Each line of the entries, from the first to the line containing "cycles (T for the", is to be transcribed exactly as it stands; include no other lines.

——

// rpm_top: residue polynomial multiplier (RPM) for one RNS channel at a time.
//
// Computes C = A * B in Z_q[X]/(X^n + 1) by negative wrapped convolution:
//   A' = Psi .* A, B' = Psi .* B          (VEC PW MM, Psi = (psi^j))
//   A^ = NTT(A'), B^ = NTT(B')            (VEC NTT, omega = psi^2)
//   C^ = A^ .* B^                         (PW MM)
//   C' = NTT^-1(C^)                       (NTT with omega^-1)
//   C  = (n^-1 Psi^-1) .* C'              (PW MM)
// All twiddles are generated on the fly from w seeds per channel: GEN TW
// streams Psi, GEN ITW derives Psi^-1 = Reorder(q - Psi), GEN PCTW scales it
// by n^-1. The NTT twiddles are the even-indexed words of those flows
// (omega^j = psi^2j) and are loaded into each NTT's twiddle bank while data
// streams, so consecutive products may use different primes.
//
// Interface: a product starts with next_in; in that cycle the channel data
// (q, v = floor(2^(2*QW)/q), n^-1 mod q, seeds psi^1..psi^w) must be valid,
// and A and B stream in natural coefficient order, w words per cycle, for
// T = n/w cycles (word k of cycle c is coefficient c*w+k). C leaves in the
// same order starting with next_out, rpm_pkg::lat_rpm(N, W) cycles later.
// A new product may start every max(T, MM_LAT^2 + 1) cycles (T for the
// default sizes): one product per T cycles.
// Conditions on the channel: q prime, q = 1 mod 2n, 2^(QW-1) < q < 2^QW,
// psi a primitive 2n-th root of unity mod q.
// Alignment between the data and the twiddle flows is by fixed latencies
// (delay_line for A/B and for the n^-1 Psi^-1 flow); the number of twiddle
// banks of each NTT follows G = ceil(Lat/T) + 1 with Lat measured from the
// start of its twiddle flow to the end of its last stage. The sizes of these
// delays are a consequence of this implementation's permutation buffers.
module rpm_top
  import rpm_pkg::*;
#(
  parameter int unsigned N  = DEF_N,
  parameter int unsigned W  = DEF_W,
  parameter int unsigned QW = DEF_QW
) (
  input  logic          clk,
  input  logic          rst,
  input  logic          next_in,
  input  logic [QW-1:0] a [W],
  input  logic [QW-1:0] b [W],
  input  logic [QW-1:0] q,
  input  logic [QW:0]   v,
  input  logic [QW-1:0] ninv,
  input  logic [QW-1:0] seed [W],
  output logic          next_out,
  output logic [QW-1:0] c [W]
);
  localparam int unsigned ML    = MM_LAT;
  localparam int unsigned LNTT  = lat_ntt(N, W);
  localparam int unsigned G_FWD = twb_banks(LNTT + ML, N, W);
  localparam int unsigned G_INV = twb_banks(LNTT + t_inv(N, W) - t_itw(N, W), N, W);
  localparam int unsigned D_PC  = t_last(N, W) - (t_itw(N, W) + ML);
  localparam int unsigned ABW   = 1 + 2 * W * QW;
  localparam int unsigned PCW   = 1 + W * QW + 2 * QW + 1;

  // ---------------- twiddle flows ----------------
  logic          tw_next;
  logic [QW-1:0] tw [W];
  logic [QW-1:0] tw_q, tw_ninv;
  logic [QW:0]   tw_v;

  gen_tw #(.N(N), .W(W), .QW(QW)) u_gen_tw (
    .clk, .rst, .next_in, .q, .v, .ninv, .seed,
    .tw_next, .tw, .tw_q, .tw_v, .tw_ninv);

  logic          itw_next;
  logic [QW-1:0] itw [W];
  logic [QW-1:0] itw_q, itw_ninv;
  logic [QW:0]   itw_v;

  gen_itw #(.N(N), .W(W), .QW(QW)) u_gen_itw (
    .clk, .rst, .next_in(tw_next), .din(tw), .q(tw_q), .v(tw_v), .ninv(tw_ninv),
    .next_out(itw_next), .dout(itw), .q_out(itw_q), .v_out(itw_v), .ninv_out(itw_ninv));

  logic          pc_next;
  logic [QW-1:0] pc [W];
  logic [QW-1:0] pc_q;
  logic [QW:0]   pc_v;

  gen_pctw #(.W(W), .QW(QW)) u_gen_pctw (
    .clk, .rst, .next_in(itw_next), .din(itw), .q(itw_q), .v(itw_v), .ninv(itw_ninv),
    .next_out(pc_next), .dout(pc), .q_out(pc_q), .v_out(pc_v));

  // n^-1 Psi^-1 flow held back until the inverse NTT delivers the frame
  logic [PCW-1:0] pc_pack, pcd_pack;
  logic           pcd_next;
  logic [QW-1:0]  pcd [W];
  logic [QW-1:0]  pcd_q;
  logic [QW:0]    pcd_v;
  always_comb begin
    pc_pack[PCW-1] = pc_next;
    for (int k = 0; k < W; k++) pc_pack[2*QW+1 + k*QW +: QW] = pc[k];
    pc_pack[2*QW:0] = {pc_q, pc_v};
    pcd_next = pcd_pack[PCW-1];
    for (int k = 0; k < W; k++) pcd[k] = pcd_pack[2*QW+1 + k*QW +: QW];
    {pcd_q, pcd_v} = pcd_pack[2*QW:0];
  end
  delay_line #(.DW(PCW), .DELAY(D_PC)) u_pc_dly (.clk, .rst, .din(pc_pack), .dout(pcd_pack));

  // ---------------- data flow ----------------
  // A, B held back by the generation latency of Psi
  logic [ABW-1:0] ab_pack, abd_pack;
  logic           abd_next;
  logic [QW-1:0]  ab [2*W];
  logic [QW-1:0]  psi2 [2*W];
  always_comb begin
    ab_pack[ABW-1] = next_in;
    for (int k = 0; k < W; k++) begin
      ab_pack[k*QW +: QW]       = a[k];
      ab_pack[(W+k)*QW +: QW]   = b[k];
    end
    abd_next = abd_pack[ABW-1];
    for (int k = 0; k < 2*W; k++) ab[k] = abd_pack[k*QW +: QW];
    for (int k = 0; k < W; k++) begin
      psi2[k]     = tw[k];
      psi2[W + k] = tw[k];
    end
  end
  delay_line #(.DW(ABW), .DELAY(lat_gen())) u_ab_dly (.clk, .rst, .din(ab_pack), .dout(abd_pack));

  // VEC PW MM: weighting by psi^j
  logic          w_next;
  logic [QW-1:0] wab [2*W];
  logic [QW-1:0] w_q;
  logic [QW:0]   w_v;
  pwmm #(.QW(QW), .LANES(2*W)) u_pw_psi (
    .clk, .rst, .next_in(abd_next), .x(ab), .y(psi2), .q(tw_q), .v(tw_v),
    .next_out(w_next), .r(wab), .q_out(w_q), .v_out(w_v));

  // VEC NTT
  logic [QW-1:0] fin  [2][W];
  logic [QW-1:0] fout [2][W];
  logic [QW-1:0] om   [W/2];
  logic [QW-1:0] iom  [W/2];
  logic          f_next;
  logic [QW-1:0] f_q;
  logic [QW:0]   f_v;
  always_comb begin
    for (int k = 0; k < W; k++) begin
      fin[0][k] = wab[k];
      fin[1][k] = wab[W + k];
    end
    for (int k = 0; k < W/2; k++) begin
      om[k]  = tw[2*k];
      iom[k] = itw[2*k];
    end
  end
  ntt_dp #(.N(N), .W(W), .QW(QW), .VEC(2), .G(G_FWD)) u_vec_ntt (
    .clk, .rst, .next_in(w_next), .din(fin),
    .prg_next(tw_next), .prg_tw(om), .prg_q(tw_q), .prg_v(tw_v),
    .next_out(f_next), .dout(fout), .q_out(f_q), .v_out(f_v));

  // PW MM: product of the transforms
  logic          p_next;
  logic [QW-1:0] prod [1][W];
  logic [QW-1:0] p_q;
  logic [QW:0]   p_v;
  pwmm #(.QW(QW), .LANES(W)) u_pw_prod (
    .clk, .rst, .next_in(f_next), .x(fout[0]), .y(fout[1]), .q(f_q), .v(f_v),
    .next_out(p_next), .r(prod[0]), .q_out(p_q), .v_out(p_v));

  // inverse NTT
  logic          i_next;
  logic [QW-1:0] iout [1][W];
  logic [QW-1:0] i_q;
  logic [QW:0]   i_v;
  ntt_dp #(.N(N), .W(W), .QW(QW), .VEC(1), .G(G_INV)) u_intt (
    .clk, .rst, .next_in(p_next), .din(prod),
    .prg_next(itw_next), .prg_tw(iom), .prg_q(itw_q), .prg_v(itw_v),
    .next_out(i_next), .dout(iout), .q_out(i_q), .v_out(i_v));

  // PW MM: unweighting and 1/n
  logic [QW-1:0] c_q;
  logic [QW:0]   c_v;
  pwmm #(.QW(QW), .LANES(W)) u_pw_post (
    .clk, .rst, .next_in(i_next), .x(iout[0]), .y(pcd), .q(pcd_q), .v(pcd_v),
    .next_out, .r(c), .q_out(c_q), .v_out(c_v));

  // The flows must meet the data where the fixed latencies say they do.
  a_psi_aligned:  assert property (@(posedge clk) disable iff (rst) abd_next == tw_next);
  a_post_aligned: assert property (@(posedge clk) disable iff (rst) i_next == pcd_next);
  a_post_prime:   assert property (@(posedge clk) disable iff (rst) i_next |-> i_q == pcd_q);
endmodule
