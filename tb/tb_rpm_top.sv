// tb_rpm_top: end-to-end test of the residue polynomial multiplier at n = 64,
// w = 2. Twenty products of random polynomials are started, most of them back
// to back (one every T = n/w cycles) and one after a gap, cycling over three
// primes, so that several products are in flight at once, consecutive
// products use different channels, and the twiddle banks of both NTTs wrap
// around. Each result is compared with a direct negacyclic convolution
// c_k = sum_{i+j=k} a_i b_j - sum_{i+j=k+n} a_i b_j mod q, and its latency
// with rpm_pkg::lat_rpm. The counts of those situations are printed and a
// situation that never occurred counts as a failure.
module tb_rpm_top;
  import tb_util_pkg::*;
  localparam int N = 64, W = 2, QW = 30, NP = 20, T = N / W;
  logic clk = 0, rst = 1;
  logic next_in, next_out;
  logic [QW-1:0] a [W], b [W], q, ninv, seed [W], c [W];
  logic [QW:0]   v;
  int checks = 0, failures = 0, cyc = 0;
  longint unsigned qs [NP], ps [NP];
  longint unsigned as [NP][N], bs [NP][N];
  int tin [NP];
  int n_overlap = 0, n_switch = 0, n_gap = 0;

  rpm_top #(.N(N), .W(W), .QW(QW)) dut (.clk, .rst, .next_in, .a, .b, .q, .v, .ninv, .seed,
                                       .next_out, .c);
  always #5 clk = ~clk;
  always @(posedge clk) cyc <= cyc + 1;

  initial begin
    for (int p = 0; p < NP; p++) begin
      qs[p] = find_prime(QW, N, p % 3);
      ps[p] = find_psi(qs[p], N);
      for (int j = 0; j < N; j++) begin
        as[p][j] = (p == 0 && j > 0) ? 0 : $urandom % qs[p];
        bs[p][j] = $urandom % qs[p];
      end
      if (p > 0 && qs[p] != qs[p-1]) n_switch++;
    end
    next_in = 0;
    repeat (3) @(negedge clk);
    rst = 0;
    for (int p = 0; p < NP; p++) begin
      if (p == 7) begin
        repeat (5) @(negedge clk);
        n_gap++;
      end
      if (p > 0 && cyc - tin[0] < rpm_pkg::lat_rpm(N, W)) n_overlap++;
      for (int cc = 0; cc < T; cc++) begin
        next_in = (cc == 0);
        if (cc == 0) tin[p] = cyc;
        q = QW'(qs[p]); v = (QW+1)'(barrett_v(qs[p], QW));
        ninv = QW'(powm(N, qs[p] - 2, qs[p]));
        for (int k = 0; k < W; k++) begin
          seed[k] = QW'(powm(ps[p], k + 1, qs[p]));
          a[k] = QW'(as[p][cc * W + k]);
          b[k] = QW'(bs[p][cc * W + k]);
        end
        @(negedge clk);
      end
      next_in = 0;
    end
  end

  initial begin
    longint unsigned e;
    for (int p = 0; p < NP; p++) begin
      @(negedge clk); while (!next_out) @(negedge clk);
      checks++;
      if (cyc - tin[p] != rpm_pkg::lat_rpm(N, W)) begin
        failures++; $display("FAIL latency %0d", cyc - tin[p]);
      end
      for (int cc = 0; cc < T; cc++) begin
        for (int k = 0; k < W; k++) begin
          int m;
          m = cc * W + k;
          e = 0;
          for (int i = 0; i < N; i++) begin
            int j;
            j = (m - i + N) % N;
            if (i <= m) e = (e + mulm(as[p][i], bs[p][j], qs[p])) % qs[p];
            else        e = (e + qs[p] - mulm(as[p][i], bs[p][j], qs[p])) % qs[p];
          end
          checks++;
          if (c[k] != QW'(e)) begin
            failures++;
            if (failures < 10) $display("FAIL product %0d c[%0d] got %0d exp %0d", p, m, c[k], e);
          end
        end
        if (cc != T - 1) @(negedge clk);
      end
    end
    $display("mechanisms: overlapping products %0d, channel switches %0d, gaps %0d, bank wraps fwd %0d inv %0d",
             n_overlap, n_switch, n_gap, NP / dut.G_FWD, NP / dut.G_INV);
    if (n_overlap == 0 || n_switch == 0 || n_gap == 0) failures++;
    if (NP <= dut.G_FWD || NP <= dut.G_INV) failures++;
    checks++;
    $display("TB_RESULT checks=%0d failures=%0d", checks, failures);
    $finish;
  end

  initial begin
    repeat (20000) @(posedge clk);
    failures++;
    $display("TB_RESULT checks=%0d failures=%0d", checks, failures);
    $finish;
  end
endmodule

——

- [Output for this exercise]:
// rpm_top: residue polynomial multiplier (RPM) for one RNS channel at a time.
//
// Computes C = A * B in Z_q[X]/(X^n + 1) by negative wrapped convolution:
//   A' = Psi .* A, B' = Psi .* B          (VEC PW MM, Psi = (psi^j))
//   A^ = NTT(A'), B^ = NTT(B')            (VEC NTT, omega = psi^2)
//   C^ = A^ .* B^                         (PW MM)
//   C' = NTT^-1(C^)                       (NTT with omega^-1)
//   C  = (n^-1 Psi^-1) .* C'              (PW MM)
// All twiddles are generated on the fly from w seeds per channel: GEN TW
// streams Psi, GEN ITW derives Psi^-1 = Reorder(q - Psi), GEN PCTW scales it
// by n^-1. The NTT twiddles are the even-indexed words of those flows
// (omega^j = psi^2j) and are loaded into each NTT's twiddle bank while data
// streams, so consecutive products may use different primes.
//
// Interface: a product starts with next_in; in that cycle the channel data
// (q, v = floor(2^(2*QW)/q), n^-1 mod q, seeds psi^1..psi^w) must be valid,
// and A and B stream in natural coefficient order, w words per cycle, for
// T = n/w cycles (word k of cycle c is coefficient c*w+k). C leaves in the
// same order starting with next_out, rpm_pkg::lat_rpm(N, W) cycles later.
// A new product may start every max(T, MM_LAT^2 + 1) cycles (T for the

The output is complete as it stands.